● **PROVIDED INFORMATION**
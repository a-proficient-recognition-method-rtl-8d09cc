// tb_busmatrix_workload: processor-and-DMA workload on the bus matrix at
// its default size (4 masters, 2 slaves), compared across schemes.
//
// Masters 0 and 1 behave like processors: single-word writes, each read
// back at once, to either slave, with short random gaps. They are
// latency-sensitive and notify priority level 7 and length 1. Masters 2
// and 3 behave like DMA engines: INCR16 write bursts, each read back as
// an INCR16 burst, notifying level 1 and desired length 4. Both slaves
// insert 0..1 random wait states.
//
// The same traffic (same random sequence) runs under three schemes:
//   A fixed priority per transaction, B round robin per transaction,
//   C self-motivated (base: round robin per transaction).
// For each run the testbench checks every read against a reference
// memory and reports the cycles taken, the slave throughput and the worst
// single-transfer latency seen by a processor master. Under C the
// notified levels and lengths let a processor access cut into a DMA
// stream after at most 4 DMA transfers, so the processors' worst latency
// must be lower than under B, where a whole 16-beat burst is in the way.
module tb_busmatrix_workload;
  import ahb_pkg::*;

  localparam int NM = 4;
  localparam int NS = 2;
  localparam int DEPTH = 1024;

  logic hclk = 0, hresetn = 0;
  always #5 hclk = ~hclk;

  arb_cfg_t [NS-1:0]             cfg;
  logic [NM-1:0][31:0]           m_haddr, m_hwdata, m_hrdata;
  logic [NM-1:0][1:0]            m_htrans, m_hresp;
  logic [NM-1:0]                 m_hwrite, m_hmastlock, m_hready;
  logic [NM-1:0][2:0]            m_hsize, m_hburst;
  logic [NM-1:0][3:0]            m_hprot;
  logic [NS-1:0]                 s_hsel, s_hwrite, s_hmastlock, s_hreadyout;
  logic [NS-1:0][31:0]           s_haddr, s_hwdata, s_hrdata;
  logic [NS-1:0][1:0]            s_htrans, s_hresp;
  logic [NS-1:0][2:0]            s_hsize, s_hburst;
  logic [NS-1:0][3:0]            s_hprot;
  logic [NS-1:0][1:0]            s_hmaster;
  logic [3:0]                    max_wait [NS];

  ml_ahb_busmatrix dut (.*);

  for (genvar s = 0; s < NS; s++) begin : g_mem
    ahb_sram_model #(.DEPTH(DEPTH)) u_mem (
      .hclk, .hresetn, .max_wait(max_wait[s]),
      .hsel(s_hsel[s]), .haddr(s_haddr[s]), .htrans(s_htrans[s]), .hwrite(s_hwrite[s]),
      .hwdata(s_hwdata[s]), .hreadyout(s_hreadyout[s]), .hresp(s_hresp[s]),
      .hrdata(s_hrdata[s])
    );
  end

  int checks = 0, failures = 0;
  logic [31:0] ref_mem [NS][DEPTH];
  int cyc = 0;
  always @(posedge hclk) cyc++;

  task automatic check(input bit ok, input string what);
    checks++;
    if (!ok) begin failures++; if (failures < 20) $display("FAIL: %s", what); end
  endtask

  // Pipelined AHB-Lite master: one burst; returns the cycles from the
  // first address phase to the end of the first data phase.
  task automatic burst(input int m, input int snum, input int pl, input int tl,
                       input int word, input int beats, input hburst_e hb,
                       input bit wr, input logic [31:0] tag, output int first_lat);
    int ai = 0, di = -1, t0;
    bit done = 0;
    t0 = cyc;
    first_lat = -1;
    while (!done) begin
      if (ai < beats) begin
        m_haddr[m]  = {3'(snum), 3'(pl), 4'(tl), 22'((word + ai) * 4)};
        m_htrans[m] = (ai == 0) ? HTRANS_NONSEQ : HTRANS_SEQ;
        m_hwrite[m] = wr;
        m_hsize[m]  = 3'd2;
        m_hburst[m] = hb;
        m_hprot[m]  = 4'h3;
      end else begin
        m_htrans[m] = HTRANS_IDLE;
      end
      if (di >= 0 && wr) m_hwdata[m] = tag ^ 32'(word + di);
      @(negedge hclk);
      if (m_hready[m]) begin
        if (di >= 0) begin
          if (first_lat < 0) first_lat = cyc - t0;
          check(m_hresp[m] == HRESP_OKAY, $sformatf("M%0d response", m));
          if (wr) ref_mem[snum][word + di] = m_hwdata[m];
          else check(m_hrdata[m] == ref_mem[snum][word + di],
                     $sformatf("M%0d read S%0d[%0d] = %h, expected %h", m, snum,
                               word + di, m_hrdata[m], ref_mem[snum][word + di]));
        end
        di = (ai < beats) ? ai : -1;
        if (ai < beats) ai++;
        if (di < 0) done = 1;
      end
      @(posedge hclk);
      #1;
    end
  endtask

  int cpu_max_lat;

  task automatic cpu(input int m, input int n, input int seed, input logic [31:0] tag);
    int lat;
    process::self().srandom(seed);
    for (int t = 0; t < n; t++) begin
      int s, word;
      s    = $urandom_range(0, NS - 1);
      word = 512 + m * 64 + (t % 64);
      burst(m, s, 7, 1, word, 1, HBURST_SINGLE, 1'b1, tag, lat);
      if (lat > cpu_max_lat) cpu_max_lat = lat;
      burst(m, s, 7, 1, word, 1, HBURST_SINGLE, 1'b0, tag, lat);
      if (lat > cpu_max_lat) cpu_max_lat = lat;
      repeat ($urandom_range(0, 3)) @(posedge hclk);
      #1;
    end
  endtask

  task automatic dma(input int m, input int n, input int seed, input logic [31:0] tag);
    int lat;
    process::self().srandom(seed);
    for (int t = 0; t < n; t++) begin
      int s, word;
      s    = $urandom_range(0, NS - 1);
      word = (m - 2) * 256 + (t % 16) * 16;
      burst(m, s, 1, 4, word, 16, HBURST_INCR16, 1'b1, tag, lat);
      burst(m, s, 1, 4, word, 16, HBURST_INCR16, 1'b0, tag, lat);
    end
  endtask

  int lat_run [3];
  int cyc_run [3];

  initial begin
    m_haddr = '0; m_htrans = '0; m_hwrite = '0; m_hsize = '0; m_hburst = '0;
    m_hprot = '0; m_hmastlock = '0; m_hwdata = '0;
    for (int s = 0; s < NS; s++) begin
      max_wait[s] = 4'd1;
      for (int i = 0; i < DEPTH; i++) ref_mem[s][i] = 32'h0;
    end
    for (int run = 0; run < 3; run++) begin
      int c0, n0;
      for (int s = 0; s < NS; s++)
        cfg[s] = (run == 0) ? '{sm_en: 1'b0, base_policy: POL_FIXED, base_unit: UNIT_TRANSACTION} :
                 (run == 1) ? '{sm_en: 1'b0, base_policy: POL_RR,    base_unit: UNIT_TRANSACTION} :
                              '{sm_en: 1'b1, base_policy: POL_RR,    base_unit: UNIT_TRANSACTION};
      hresetn = 0;
      repeat (3) @(posedge hclk);
      #1 hresetn = 1;
      cpu_max_lat = 0;
      c0 = cyc;
      n0 = g_mem[0].u_mem.n_transfers + g_mem[1].u_mem.n_transfers;
      fork
        cpu(0, 30, 11, 32'hC000_0000 + run);
        cpu(1, 30, 12, 32'hC100_0000 + run);
        dma(2, 6, 13, 32'hD200_0000 + run);
        dma(3, 6, 14, 32'hD300_0000 + run);
      join
      cyc_run[run] = cyc - c0;
      lat_run[run] = cpu_max_lat;
      $display("run %0d: %0d cycles, %0d transfers, worst processor latency %0d cycles",
               run, cyc_run[run],
               g_mem[0].u_mem.n_transfers + g_mem[1].u_mem.n_transfers - n0, cpu_max_lat);
      // Transfers: 2 x 30 x 2 singles + 2 x 6 x 32 burst beats = 504.
      check(g_mem[0].u_mem.n_transfers + g_mem[1].u_mem.n_transfers - n0 == 504,
            "all transfers reached the slaves");
    end
    check(lat_run[2] < lat_run[1],
          $sformatf("self-motivated worst processor latency %0d below round robin's %0d",
                    lat_run[2], lat_run[1]));
    $display("TB_RESULT checks=%0d failures=%0d", checks, failures);
    $finish;
  end

  initial begin
    repeat (100000) @(posedge hclk);
    failures++;
    $display("watchdog expired");
    $display("TB_RESULT checks=%0d failures=%0d", checks, failures);
    $finish;
  end
endmodule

● **WHAT YOU ARE ASKED TO DO**
Print, from the entries above, the line with "logic hclk = 0, hresetn = 0;", the line with "first data phase." and all lines between them, exactly and with nothing else.

● **EXERCISE ANSWER**
  logic hclk = 0, hresetn = 0;
  always #5 hclk = ~hclk;

  arb_cfg_t [NS-1:0]             cfg;
  logic [NM-1:0][31:0]           m_haddr, m_hwdata, m_hrdata;
  logic [NM-1:0][1:0]            m_htrans, m_hresp;
  logic [NM-1:0]                 m_hwrite, m_hmastlock, m_hready;
  logic [NM-1:0][2:0]            m_hsize, m_hburst;
  logic [NM-1:0][3:0]            m_hprot;
  logic [NS-1:0]                 s_hsel, s_hwrite, s_hmastlock, s_hreadyout;
  logic [NS-1:0][31:0]           s_haddr, s_hwdata, s_hrdata;
  logic [NS-1:0][1:0]            s_htrans, s_hresp;
  logic [NS-1:0][2:0]            s_hsize, s_hburst;
  logic [NS-1:0][3:0]            s_hprot;
  logic [NS-1:0][1:0]            s_hmaster;
  logic [3:0]                    max_wait [NS];

  ml_ahb_busmatrix dut (.*);

  for (genvar s = 0; s < NS; s++) begin : g_mem
    ahb_sram_model #(.DEPTH(DEPTH)) u_mem (
      .hclk, .hresetn, .max_wait(max_wait[s]),
      .hsel(s_hsel[s]), .haddr(s_haddr[s]), .htrans(s_htrans[s]), .hwrite(s_hwrite[s]),
      .hwdata(s_hwdata[s]), .hreadyout(s_hreadyout[s]), .hresp(s_hresp[s]),
      .hrdata(s_hrdata[s])
    );
  end

  int checks = 0, failures = 0;
  logic [31:0] ref_mem [NS][DEPTH];
  int cyc = 0;
  always @(posedge hclk) cyc++;

  task automatic check(input bit ok, input string what);
    checks++;
    if (!ok) begin failures++; if (failures < 20) $display("FAIL: %s", what); end
  endtask

  // Pipelined AHB-Lite master: one burst; returns the cycles from the
  // first address phase to the end of the first data phase.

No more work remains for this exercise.